Neil was one of the country's finest composers and arrangers and one of our friends. He leaves the greatest possible legacy of wonderful music and will be missd by so many of us.

Service Of Thanksgiving
A service of thanksgiving for the life of the late Neil Richardson will be held at the Parish Church of St John at Hampstead, Church Row, London NW3 6UU on Saturday 15th of January 2011 at 2.30pm. Light refreshments will be provided afterwards. RSVP to Neil Grant-Richardson on 01243 574591 or

Neil's music will never be forgotten and we at Radiocafe listen to some of Neil's unique work every day. Our profile of Neil can be found below. We send our condolences to his friends and family, whom we know are so very proud of Neil.

Radiocafe profile of Neil Richardson

Neil Richardson is the man behind some of the most evocative arrangements and compositions of all time. 

Neil ranks up there with the best arrangers this country has ever produced.  He created much of the BBC Radio Orchestra's output during the 70s and 80s, and has worked with many of the leading orchestras in the world, including the Royal Philharmonic Orchestra. 

If you listened to any decent radio during the 60s, 70s and 80s, you will have undoubtedly heard plenty of Neil's work, even though you may not have known he was the master behind the craft.  Even if you never listened to the BBC Light Programme or Radio 2, you will have still have heard Neil Richardson - he is the man who created the Mastermind theme tune, "Approaching Menace".  He was also musical conductor for "Four Weddings And A Funeral".

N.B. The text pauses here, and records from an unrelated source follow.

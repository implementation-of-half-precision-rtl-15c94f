// twiddle_rom: half-precision twiddle factors of an N-point FFT.
//
// Returns W_N^k = cos(2*pi*k/N) - j*sin(2*pi*k/N) for k = 0 .. N/2-1, the
// factors a radix-2 decimation-in-frequency transform needs. The table is
// computed once, at elaboration, by a constant function: cosine and sine
// come from their Taylor series in real arithmetic (20 terms, exact to
// double precision for angles below pi), and each value is converted to
// half precision by truncation toward zero, values below 2^-14 becoming 0.
// For N = 8 this gives 1, 0x39A8 (0.70703125, for 0.70710678), 0 and -1 in
// the expected places. In hardware the result is a constant look-up table
// addressed by k; reading it is purely combinational.
//
// Storing the twiddle factors in half precision follows the design; the
// way the table is generated is this implementation's.
module twiddle_rom
  import hp_pkg::*;
#(
  parameter int N = FFT_N
) (
  input  logic [$clog2(N/2 > 1 ? N/2 : 2)-1:0] k,
  output cplx_t                                w
);

  localparam int KW = $clog2(N/2 > 1 ? N/2 : 2);

  // The table is one flat vector, entry i in bits [32*i +: 32].
  typedef logic [32*(N/2)-1:0] table_t;

  // Truncate a real to half precision (flush below 2^-14, saturate).
  function automatic half_t to_half(real r);
    half_t h;
    real   a;
    int    e;
    if (r == 0.0) return HALF_ZERO;
    h.sign = (r < 0.0);
    a = h.sign ? -r : r;
    e = 0;
    while (a >= 2.0) begin a = a / 2.0; e++; end
    while (a < 1.0)  begin a = a * 2.0; e--; end
    if (e + BIAS <= 0) return HALF_ZERO;
    if (e + BIAS >= EXP_MAX) return '{sign: h.sign, exp: EXP_W'(EXP_MAX), frac: '0};
    h.exp  = EXP_W'(e + BIAS);
    h.frac = FRAC_W'($rtoi((a - 1.0) * real'(1 << FRAC_W)));
    return h;
  endfunction

  function automatic table_t make_table();
    table_t t;
    real th, cosv, sinv, tc, ts;
    for (int i = 0; i < N/2; i++) begin
      th = 2.0 * 3.14159265358979323846 * real'(i) / real'(N);
      cosv = 1.0; sinv = th; tc = 1.0; ts = th;
      for (int m = 1; m < 20; m++) begin
        tc = -tc * th * th / real'((2*m - 1) * (2*m));
        ts = -ts * th * th / real'((2*m) * (2*m + 1));
        cosv = cosv + tc;
        sinv = sinv + ts;
      end
      t[32*i +: 32] = {to_half(cosv), to_half(-sinv)};
    end
    return t;
  endfunction

  localparam table_t TABLE = make_table();

  assign w = TABLE[32*k[KW-1:0] +: 32];

endmodule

Theme tunes and compositions aside, it is worth taking a close look at his work with the BBC Radio Orchestra.  Along with other great arrangers during this period, such as John Fox and David Snell, Neil helped to create a unique sound and took full advantage of the wealth of talent available to him during his BBC years.  Quite simply, the arrangements he produced for the BBC are like no other.  The sensitivity and feeling he puts into a piece of music ensures listeners are enchanted and moved by his work.  Whether it be a classical piece or his own take on a more recent song, Neil always manages to achieve perfection.  We say this without any need for qualification.

In the late 80s, Neil got together with his old friend Mike Redway to produce the BBC Radio 2 show, "Those Beautiful Ballad Years", the songs from which Mike's own label, Redrock Records, later released on CD.  This was a truly magical combination.  One of the finest voices of the glory days of radio, together with its most talented arranger.  The result was a unique set of sensitive love songs and lovely old ballads - a recording that its owners treasure.

The real tragedy is that much of Neil's work is owned and controlled by music librarys, including the BBC.  The BBC must possess thousands of recordings of its Radio Orchestra, many of which feature Neil Richardson.  During the 70s, he was a central part of so many shows: String Sound, a half hour show devoted to the BBC Radio Strings; the Radio Orchestra show, a weekly fest of good music, presented by Steve Race; and numerous gala concerts and other wonderful broadcasts.  It is about time, surely, that these were repeated so that lovers of Neil's music, together with a whole new audience, can delight in the incredible arrangements.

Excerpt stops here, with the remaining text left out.